Selon Karen Georges, « le départ de Reed Hastings a surpris les investisseurs ». Ce dernier, cofondateur de Netflix, a quitté ses fonctions plus tôt que prévu, ce qui a provoqué une chute de l’action. BFM Business rappelle que le bénéfice annoncé par Netflix a été artificiellement gonflé, ajoutant à la confusion des marchés. « C’est un signal d’alerte sur la durabilité de la croissance des géants du numérique », a-t-elle ajouté.
Alstom dans la tourmente et SFR au cœur des négociations
Le secteur industriel n’est pas épargné par les turbulences. Alstom, géant du transport ferroviaire, a vu son action s’effondrer après la révision à la baisse de ses prévisions annuelles. « Les retards de livraison pèsent sur la confiance des investisseurs », a expliqué Maxime Le Juez, en soulignant que ce contretemps illustre les défis logistiques auxquels font face les entreprises européennes.
Dans un tout autre registre, les négociations exclusives autour de SFR, évaluées à 20,3 milliards d’euros, attirent l’attention des observateurs.

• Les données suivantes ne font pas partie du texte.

// dp_c4a4m -- kernel of the c4a4m data path, two outputs:
//     o = a*(f+g) + e*(b+c),   p = d*(b+c) + h*(f+g).
//
// Two adders form b+c and f+g, which are registered and shared by the four
// multipliers; a, d, e and h pass through one delay register each so that
// they meet the sums. The four products are registered, and the two output
// adders are combinational and feed the two output registers outside this
// module. Every input reaches an output adder through two internal registers:
// a balanced kernel of sequential depth 2 with two output cones (o uses
// a,b,c,e,f,g; p uses b,c,d,f,g,h). 8-bit words; products keep their 8 low
// bits and sums drop their carry. Internal registers clear asynchronously on
// rst_n (this design's choice).
//
// Timing: o and p depend on the inputs of two clocks earlier.
module dp_c4a4m #(
  parameter int unsigned W = 8
) (
  input  logic         clk,
  input  logic         rst_n,
  input  logic [W-1:0] a, b, c, d, e, f, g, h,
  output logic [W-1:0] o,
  output logic [W-1:0] p
);
  logic [W-1:0] s_bc, s_fg;               // shared sums, registered
  logic [W-1:0] a1, d1, e1, h1;           // delayed operands
  logic [W-1:0] p_af, p_ebc, p_dbc, p_hf; // products, registered

  always_ff @(posedge clk or negedge rst_n) begin
    if (!rst_n) begin
      {s_bc, s_fg} <= '0;
      {a1, d1, e1, h1} <= '0;
      {p_af, p_ebc, p_dbc, p_hf} <= '0;
    end else begin
      s_bc  <= b + c;
      s_fg  <= f + g;
      a1    <= a;
      d1    <= d;
      e1    <= e;
      h1    <= h;
      p_af  <= W'(a1 * s_fg);
      p_ebc <= W'(e1 * s_bc);
      p_dbc <= W'(d1 * s_bc);
      p_hf  <= W'(h1 * s_fg);
    end
  end

  assign o = p_af + p_ebc;
  assign p = p_dbc + p_hf;
endmodule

Selon les informations rapportées par BFM Business, ces discussions pourraient aboutir à un rapprochement stratégique majeur dans le secteur des télécommunications en France. « C’est une opération qui pourrait redessiner le paysage concurrentiel », a commenté Maxime Le Juez.
Les choix des conseillers en gestion de patrimoine face aux risques géopolitiques
Nicolas Lemaire, responsable des partenariats Asset Management de Nortia, a détaillé les stratégies mises en place par les conseillers en gestion de patrimoine (CGP) pour protéger les portefeuilles de leurs clients. « Nous privilégions les actifs défensifs et diversifiés », a-t-il déclaré, en mentionnant une proposition visant à limiter les risques liés aux tensions géopolitiques.
Cette approche s’inscrit dans un contexte où les investisseurs restent prudents face à l’inflation et aux incertitudes politiques. BFM Business souligne que les ETF défensifs, qui allient rendement et stabilité, suscitent un intérêt croissant. Julien Valarcher, responsable de la distribution des ETF pour la France chez Invesco, a expliqué que « ces produits permettent de naviguer dans un environnement incertain » sans prendre de risques excessifs.
La capacité de l’Europe à maintenir sa résilience dépendra largement de l’évolution des tensions géopolitiques et de la politique monétaire de la Banque centrale européenne. Autant dire que les prochaines semaines s’annoncent décisives pour les marchés financiers.
Les observateurs s’interrogent également sur la durabilité de la reprise technologique, alors que les incertitudes persistent sur les marchés américains. La situation reste donc sous haute surveillance, avec des risques de correction si les fondamentaux ne se confirment pas.
La réouverture du détroit d’Ormuz, bien que partielle en raison du blocus américain, permet une baisse des cours du pétrole, ce qui soulage les économies européennes et limite les pressions inflationnistes. Selon les analystes interrogés par BFM Business, cette situation offre un répit temporaire aux marchés, mais les tensions persistantes dans la région pourraient à nouveau faire flamber les prix de l’énergie.